BEGIN Input for this task

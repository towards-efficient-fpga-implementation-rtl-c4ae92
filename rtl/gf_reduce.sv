// gf_reduce -- reduction of a binary polynomial modulo F(x) = x^m + FLOW(x).
//
// Takes a polynomial of up to W coefficients (W = 2m-1 for the product of two
// field elements) and returns its remainder of degree < m. The loop folds the
// highest coefficient down one at a time: when bit i (i >= m) is set, F(x)x^(i-m)
// is added, which clears bit i and touches only lower bits. With a constant F
// this unrolls into a fixed XOR network; for the sparse NIST polynomials it is
// the "fast reduction" of a few XOR levels. Purely combinational.
//   c : input polynomial, W bits
//   r : c mod F, M bits
//
// The published design uses shift-and-XOR reduction with the NIST polynomials;
// writing it as one generic folding loop is this design's own choice.
module gf_reduce #(
  parameter int unsigned M    = gf_pkg::M163,
  parameter logic [M-1:0] FLOW = M'(gf_pkg::f_low(M)),
  parameter int unsigned W    = 2*M-1
) (
  input  logic [W-1:0] c,
  output logic [M-1:0] r
);
  localparam int unsigned WT = (W > M) ? W : M+1;

  always_comb begin
    logic [WT-1:0] t;
    t = WT'(c);
    for (int i = WT-1; i >= int'(M); i--) begin
      if (t[i]) t[i -: M+1] = t[i -: M+1] ^ {1'b1, FLOW};
    end
    r = t[M-1:0];
  end
endmodule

END Input for this task

* **Directions for this task**
Output the lines above between the one holding "a constant F" and the one holding "for (int i = WT-1;", inclusive, with nothing before or after them.

* **Answer to this problem**
// is added, which clears bit i and touches only lower bits. With a constant F
// this unrolls into a fixed XOR network; for the sparse NIST polynomials it is
// the "fast reduction" of a few XOR levels. Purely combinational.
//   c : input polynomial, W bits
//   r : c mod F, M bits
//
// The published design uses shift-and-XOR reduction with the NIST polynomials;
// writing it as one generic folding loop is this design's own choice.
module gf_reduce #(
  parameter int unsigned M    = gf_pkg::M163,
  parameter logic [M-1:0] FLOW = M'(gf_pkg::f_low(M)),
  parameter int unsigned W    = 2*M-1
) (
  input  logic [W-1:0] c,
  output logic [M-1:0] r
);
  localparam int unsigned WT = (W > M) ? W : M+1;

  always_comb begin
    logic [WT-1:0] t;
    t = WT'(c);
    for (int i = WT-1; i >= int'(M); i--) begin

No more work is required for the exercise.